M Sprague · · New England · Joined Nov 2006 · Points: 5,174
Russ Keane wrote: "but could quickly ramp up"

Could, yes, which means maybe, which means no one knows for sure.  Anyway, a few climbers at an outdoor crag in Northern NH is not going to make a substantial impact on a "new outbreak".  It comes down to reasonableness.  The lockdown measures were never meant to last forever.  People have done their part, now it's time to move the needle back a little.  No one's asking for rock concerts or baseball games, for gods sake can we get some perspective.

We are not talking about "a few climbers" in northern NH, rather a very popular area in the center of the state and within a couple hours of a large population. No, they don't know exactly, but scientist have a pretty good rough idea through modeling of what happens when you have people circulating in close proximity with a highly infectious disease and still no vaccine or effective treatment.

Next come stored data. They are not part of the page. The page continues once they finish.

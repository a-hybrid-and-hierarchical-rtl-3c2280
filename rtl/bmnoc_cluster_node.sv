// bmnoc_cluster_node: one cluster node (CN) of the BMNoC, the local bus that
// ties K tightly coupled cores together plus the network interface (NI) that
// connects the bus to a port of a router.
//
// The cores themselves are outside this module; each brings a bus master port
// (to start transfers) and a bus slave port (to receive them). Transfers
// between cores of this CN stay on the bus; transfers to other CNs leave
// through the NI as packets, and packets from the network come in through the
// NI, which becomes the bus master K to deliver them. See bmnoc_local_bus for
// the bus timing and bmnoc_ni for packetizing and flow control. A CN made of
// cores on a bus with an NI is the BMNoC cluster node; K = 4 cores per CN is
// the configuration of the BMNoC evaluation.
module bmnoc_cluster_node
  import bmnoc_pkg::*;
#(
  parameter int unsigned K         = 4,
  parameter logic [7:0]  MY_ADDR   = 8'h00,
  parameter int unsigned NVC       = 2,
  parameter int unsigned BUF_DEPTH = 8,
  localparam int unsigned VW       = (NVC > 1) ? $clog2(NVC) : 1
) (
  input  logic           clk,
  input  logic           rst_n,
  // core master ports
  input  logic           core_req  [K],
  input  hdr_t           core_hdr  [K],
  input  logic [31:0]    core_wdata[K],
  input  logic           core_wlast[K],
  output logic           core_gnt  [K],
  output logic           core_beat [K],
  // core slave ports
  output logic           core_rx_hdr_valid[K],
  output logic           core_rx_valid    [K],
  output hdr_t           core_rx_hdr,
  output logic [31:0]    core_rx_data,
  output logic           core_rx_last,
  // router local port
  output logic           net_out_valid,
  output logic [VW-1:0]  net_out_vc,
  output flit_t          net_out_flit,
  input  logic [NVC-1:0] net_out_credit,
  input  logic           net_in_valid,
  input  logic [VW-1:0]  net_in_vc,
  input  flit_t          net_in_flit,
  output logic [NVC-1:0] net_in_credit
);

  logic        m_req  [K+1];
  hdr_t        m_hdr  [K+1];
  logic [31:0] m_data [K+1];
  logic        m_last [K+1];
  logic        m_gnt  [K+1];
  logic        m_beat [K+1];
  logic        s_hdr_valid [K+1];
  logic        s_valid     [K+1];
  logic        ni_can_accept;

  always_comb begin
    for (int unsigned i = 0; i < K; i++) begin
      m_req[i]             = core_req[i];
      m_hdr[i]             = core_hdr[i];
      m_data[i]            = core_wdata[i];
      m_last[i]            = core_wlast[i];
      core_gnt[i]          = m_gnt[i];
      core_beat[i]         = m_beat[i];
      core_rx_hdr_valid[i] = s_hdr_valid[i];
      core_rx_valid[i]     = s_valid[i];
    end
  end

  bmnoc_local_bus #(.K(K), .MY_ADDR(MY_ADDR)) u_bus (
    .clk, .rst_n,
    .m_req, .m_hdr, .m_data, .m_last, .m_gnt, .m_beat,
    .s_hdr_valid, .s_hdr(core_rx_hdr), .s_valid, .s_data(core_rx_data), .s_last(core_rx_last),
    .ni_can_accept
  );

  logic unused_ni_gnt;
  assign unused_ni_gnt = m_gnt[K];

  bmnoc_ni #(.NVC(NVC), .BUF_DEPTH(BUF_DEPTH)) u_ni (
    .clk, .rst_n,
    .s_hdr_valid(s_hdr_valid[K]), .s_hdr(core_rx_hdr), .s_valid(s_valid[K]),
    .s_data(core_rx_data), .s_last(core_rx_last), .can_accept(ni_can_accept),
    .m_req(m_req[K]), .m_hdr(m_hdr[K]), .m_data(m_data[K]), .m_last(m_last[K]),
    .m_beat(m_beat[K]),
    .out_valid(net_out_valid), .out_vc(net_out_vc), .out_flit(net_out_flit),
    .out_credit(net_out_credit),
    .in_valid(net_in_valid), .in_vc(net_in_vc), .in_flit(net_in_flit),
    .in_credit(net_in_credit)
  );

endmodule
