- forward and inverse 4x4 residual transform
- forward and inverse 4x4 luma DC Hadamard transform
- 2x2 chroma DC transform

A 4:2:0 macroblock still takes only 810 clocks, which is about 331
CIF frames per second at 106 MHz.

One multiplier-based circuit does both quantisation and dequantisation.
A wrapper makes the core a bus master and a bus slave:

- As a master, it fetches blocks from external memory and writes the results back.
- As a slave, a processor programs it through three 16-bit register segments.

Through those registers the user picks the image size, the number of frames,
QP and direction, the memory location of the data, and how long the IP may
keep the bus locked.

The repository holds the whole system:

- the core
- the wrapper
- a two-master, two-slave AHB fabric (arbiter, decoder, two multiplexers)
- a processor-to-AHB bridge
- the AHB side of a memory controller

The processor and the SDRAM chip are outside the RTL. Their sides are ports
of the top module `tq_platform`.

```
 processor port ─► m2ahb (master 0) ─────┐        ┌─► sdram_ctrl (slave 0, 0x1xxx_xxxx) ─► memory port
                                         ├─ AHB ──┤
 ahb2h264_wrapper master (master 1) ─────┘        └─► tq_cfg_regs in the wrapper (slave 1, 0x4xxx_xxxx)
        │
        └─ top_transform ── tq_transform (adder, subtractor, R0 R1 R2 Rm, tq_transpose_buf)
                         └─ tq_quant (dbuf0/dbuf1, |x|, multiplier, tq_qp_param)
 AHB = ahb_arbiter + ahb_mux_m2s + ahb_decoder + ahb_mux_s2m
```

## 1. The shared-butterfly transform (`tq_transform`)

Each 4-point 1D transform of H.264 splits into two 2-point butterflies that
use the same 2x2 pattern (sum and difference). For the forward residual
transform:

```
(Y0, Y2) = butterfly(X0+X3, X1+X2)
(Y1, Y3) = (2·(X0−X3) + (X1−X2),  (X0−X3) − 2·(X1−X2))
```

One adder and one subtractor evaluate a butterfly per clock, so four
samples take four clocks. The cycle of a group is its *phase*.

| phase | input on `din` | adder / subtractor do | results on `ye`/`yo` |
|---|---|---|---|
| 0 | X0 → Rm | second butterfly of the previous group | Y0 / Y2 of previous group |
| 1 | X1 → R0, Rm → R1 | second butterfly of the previous group (×2 taps) | Y1 / Y3 of previous group |
| 2 | X2 | X1 ± X2 → Rm, R2; X0 moves R1 → R0 | – |
| 3 | X3 | X0 ± X3 → R0, R2 (T0, T1 parked) | – |

The second butterflies of one group overlap the first butterflies of the
next, so the adder and subtractor are busy on every cycle of a block.

The same registers serve the other transforms. Only the operand order and
the ×2 or ÷2 taps change:

- **Inverse residual.** The first butterflies pair (w0, w2) and (w1, w3),
  with `w1 + (w3>>1)` and `(w1>>1) − w3`. The second butterflies produce
  (x0, x3), then (x1, x2).
- **Luma DC.** The Hadamard transform is the residual pattern without the
  ×2 taps.
- **Chroma DC.** The 2x2 transform is two butterfly levels on four
  samples: (c01, c10) then (c00, c11).

Final scaling is done on the output:

- Forward luma DC results are halved (arithmetic shift).
- Inverse residual results are rounded with `(x+32)>>6`.

**Block timing.** A 4x4 block takes 32 clocks:

- clocks 0–15: row pass, with samples on `din` in raster order
- clocks 16–31: column pass, fed from the transpose buffer

The next block can start on clock 32. A 2x2 block takes 4 clocks. The last
result pair leaves 2 clocks after the block's last clock.

A macroblock is 24 residual blocks, one luma DC block and two chroma DC
blocks: 24·32 + 32 + 2·4 + 2 = 810 clocks. The testbench measures exactly
this.

Results leave as pairs in column order. Each result carries its raster
index (`idx_e`, `idx_o`), so a consumer can store it without a reordering
memory.

## 2. A 14-register transpose buffer (`tq_transpose_buf`)

A 4x4 transpose normally needs 16 registers. Here two things allow 14:

1. The column pass starts reading while the last row is still being written.
2. The row pass delivers its results as pairs.

The Y_o half of each pair is parked in R13, then R12. This lets the
buffer's twelve main registers take exactly one word per clock, in raster
order.

The twelve registers form four *loops* of three. Loop c holds column c:

```
loop 0: R8  → R4 → R0 → dout        loop 2: R10 → R6 → R2 → (R9)
loop 1: R9  → R5 → R1 → (R8)        loop 3: R11 → R7 → R3 → (R10)
```

**Filling.** A word written to loop c enters at R(8+c), and loop c shifts
by one. After three rows, R_i holds Y_i.

**Read-out.** When row 3 arrives, loop 0 starts shifting towards `dout`.
Loop 1 joins one clock later, then loops 2 and 3. The tail of loop c feeds
the head of loop c−1. The registers then act as one serpentine shift
register, and it delivers Y0 Y4 Y8 Y12 Y1 Y5 … Y15 one per clock. Y12…Y15
enter the head of their loops just in time to follow their columns.

`tb_tq_transpose_buf` drives the buffer with the transform's real control
pattern and checks the sequence.

## 3. Quantiser (`tq_quant`, `tq_qp_param`)

**Forward:**

```
|Z| = (|W| · MF(QP%6, pos) + f) >> qbits,   sign(Z) = sign(W)
qbits = 15 + QP/6 (+1 for DC blocks)
f = 2^qbits / 3 for intra blocks, / 6 for inter blocks
```

**Inverse:**

| block | result |
|---|---|
| residual | `Z·V(QP%6, pos) << QP/6` |
| luma DC | `((Z·V << QP/6) + 2) >> 2` |
| chroma DC | `(Z·V << QP/6) >> 1` |

The MF and V tables are the standard ones for flat scaling matrices. They
are functions in `tq_pkg`. `pos` selects one of the three position classes
of a 4x4 block. DC blocks use class 0.

`tq_qp_param` derives four values from QP:

- `qp_per = (QP·43)>>8`, which is QP/6 for QP ≤ 51
- `qp_rem`
- `q_bits`
- `qp_const = 0x5555_5555 >> (32−q_bits)`, which is ⌊2^q_bits/3⌋, shifted
  once more for inter blocks

The transform delivers two coefficients per clock, at most on two
consecutive clocks out of four. Two registers, `dbuf0` and `dbuf1`, park
the second of each pair. The single datapath of `|x|`, multiplier,
add/shift and sign then produces one coefficient per clock. The output is
registered and saturated to 16 bits. Each coefficient carries its mode and
position through the pipeline.

## 4. The T/Q core (`top_transform`)

- **Forward.** Samples go to `tq_transform`, then `tq_quant`. One quantised
  coefficient leaves per clock on `out0` with its index.
- **Inverse.** Coefficients go to `tq_quant` for dequantisation, one per
  clock. The first dequantised value starts the transform one clock later.
  Reconstructed values leave as pairs on `out0`/`out1`.

`ready` says when a new block may start: on clock 32 after the previous
start in the forward direction, or clock 33 in the inverse direction.

## 5. AHB platform (`tq_platform`)

- 32-bit AHB with a single clock and an active-low asynchronous reset.
- **`ahb_arbiter`.** Fixed priority: master 0 (the processor bridge) is
  highest and is also the default master. The grant is registered.
  HMASTER and HMASTLOCK move only when HREADY is high. A master that holds
  HLOCK with HBUSREQ keeps the bus.
- **`ahb_decoder`.** HADDR[31:28] = 1 selects the memory controller.
  HADDR[31:28] = 4 selects the T/Q registers.
- **`ahb_mux_m2s` / `ahb_mux_s2m`.** The address and control signals follow
  HMASTER. Write data follows the master of the data phase. Read data,
  HREADY and HRESP follow the slave of the data phase. An address that
  selects no slave completes at once with OKAY.
- **`m2ahb`.** Turns a simple processor request/acknowledge port (`cpu_req`,
  `cpu_we`, `cpu_addr`, `cpu_wdata`, `cpu_size` → a `cpu_ack` pulse with
  `cpu_rdata`) into single NONSEQ transfers. It requests the bus and waits
  for the grant.
- **`sdram_ctrl`.** Each AHB transfer becomes one access on the memory port.
  `mem_req` stays high during the data phase, with word address, byte lanes
  and write data. HREADY stays low until `mem_ack`. SDRAM command
  sequencing is not part of it, so any memory with a request/acknowledge
  port fits.

## 6. The AHB2H.264 wrapper (`ahb2h264_wrapper`, `tq_cfg_regs`)

### Registers

There are three 16-bit segments plus status. Each sits in the low half of a
32-bit word at base 0x4000_0000.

Don't forget the gyms are closed.

Tina Andreski · · Unknown Hometown · Joined Feb 2018 · Points: 0
Russ Keane wrote: You gotta admit, the whole thing is fairly absurd.  These measures are complex and difficult to implement.  And honestly not even pertinent or impactful.   Outdoor recreation is nothing in the grand picture of population density and human proximity.  One restaurant in a city has more people in a confined space than all of main cliff at Rumney.   Aliens are looking down on us now, laughing at the frantic way we are trying, trying SO hard, to do the right thing in the face of this novel virus.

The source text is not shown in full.